If you want to do every possible comparison between pairs of
regions, or between pairs of groups of regions, things start to get
complicated. As far as I can see, with six regions, say, only five
completely independent comparisons are possible. So if you are
concerned about inflation of the Type
I error, you will need to apply Bonferroni's
correction by reducing the p value to 0.05/5, or 0.01. Alas, a
smaller p value means a bigger sample size. It's difficult to work
out exactly what it should go up to, because somehow or other the
inflated Type II error should also
be taken into account. Certainly, nearly doubling the group size from
the usual 400 would be a good start in this example, because as we've
already seen on this page, that would be
equivalent to a p value of 0.01 and a Type II error of 10%, instead
of the usual 0.05 and 20%.
More Than One Independent Variable
Suppose you intend to measure half a dozen things like age,
sex, body fat, whatever, and you want to know the effect of each of
them on severity of injury in a particular sport. How many subjects
do you need?
Before we get clever with complex models for this question, let's take in the big view. If we treat each variable as a separate issue, it should be obvious that there will be a problem with inflation of the Type I error: none of the variables you've measured might predict severity of injury in the population, but if you have enough variables, there's a good chance one will predict injury in your sample. So you'll need to reduce your p value using Bonferroni's 0.05/n, where n is the number of independent variables. This correction will be too severe if the independent variables are correlated, but I don't know how to adjust for that.
When you analyze the data, you should look at the effect of the independent variables separately to start with, but you will also end up using multiple linear regression, analysis of covariance, or some other complex model, with all the independent variables on the righthand side of the model. As I explained on the first page devoted to complex models, you are now asking a question about how much each variable contributes to the severity of injury in the presence of (when you control for) the others. How many subjects do you need to answer this question? Theoretically the extra independent variables shouldn't make much difference, but I've checked by simulation to make sure. You need one extra subject for each extra independent variable. With five extra variables, that makes five extra subjects. Forget it. With a thousand or so subjects, five won't make any difference.

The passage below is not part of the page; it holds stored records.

// hazard_unit: pipeline control for the three situations that stop the normal
// one-instruction-per-cycle flow.
//  * Load-use stall: the instruction in ID reads a register that the load in
//    EX will only have after its memory access. The PC and IF_ID hold and a
//    bubble enters ID_EX for one cycle; forwarding from MEM_WB then supplies
//    the loaded word.
//  * Taken branch or jump: the condition and target are known when the
//    instruction sits in EX_MEM (memory stage). The PC is redirected and the
//    three younger instructions (in IF_ID, ID_EX and the one leaving EX) are
//    turned into bubbles, so none of them writes the register file or memory.
//  * Halt: once HLT has been decoded, fetching stops (the PC holds and only
//    bubbles enter IF_ID) while older instructions drain; halted_i keeps it so.
// A redirect overrides a stall and a halt, because the instructions it
// squashes may be the very ones that caused them. Combinational.
module hazard_unit
  import mips_pkg::*;
(
  // decode stage
  input  logic     id_valid_i,
  input  logic     id_is_halt_i,
  input  logic     id_reads_rs_i,
  input  logic     id_reads_rt_i,
  input  reg_idx_t id_rs_i,
  input  reg_idx_t id_rt_i,
  // execute stage
  input  logic     ex_valid_i,
  input  logic     ex_is_load_i,
  input  logic     ex_is_halt_i,
  input  reg_idx_t ex_dest_i,
  // memory stage
  input  logic     mem_valid_i,
  input  logic     mem_is_halt_i,
  input  logic     mem_take_i,
  // write-back stage / processor state
  input  logic     wb_is_halt_i,
  input  logic     halted_i,
  // controls
  output logic     pc_hold_o,
  output logic     pc_take_o,
  output logic     if_id_hold_o,
  output logic     if_id_flush_o,
  output logic     id_ex_flush_o,
  output logic     ex_mem_flush_o,
  output logic     load_use_o
);
  logic take, halt_stop;

  always_comb begin
    take       = mem_valid_i && mem_take_i;
    load_use_o = ex_valid_i && ex_is_load_i && ex_dest_i != '0 && id_valid_i &&
                 ((id_reads_rs_i && id_rs_i == ex_dest_i) ||
                  (id_reads_rt_i && id_rt_i == ex_dest_i));
    halt_stop  = (id_valid_i && id_is_halt_i) || (ex_valid_i && ex_is_halt_i) ||
                 (mem_valid_i && mem_is_halt_i) || wb_is_halt_i || halted_i;

    pc_take_o      = take;
    pc_hold_o      = !take && (load_use_o || halt_stop);
    if_id_flush_o  = take || (halt_stop && !load_use_o);
    if_id_hold_o   = !take && load_use_o;
    id_ex_flush_o  = take || load_use_o;
    ex_mem_flush_o = take;
  end
endmodule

Here's a different problem involving more than one independent variable, where you don't have to worry about increasing the sample size to reduce the Type I error. Suppose you are currently predicting competitive performance from four lab and field tests, and you want to know whether it's worth adding an expensive fifth test to the test battery. For this sort of problem, you would model the data by doing a multiple linear regression, with the expensive test as the last independent variable in the model. So, how many subjects? It's a specific extra variable in this case, so there is no inflation of the Type I error, so the sample size is still about 800. But if all the field tests were in there on an equal footing, and you wanted to know which ones to drop out of the test battery, then it's back to the bigger sample size of the previous example. In this case you'd use stepwise regression with a reduced p value for entry of variables into the model.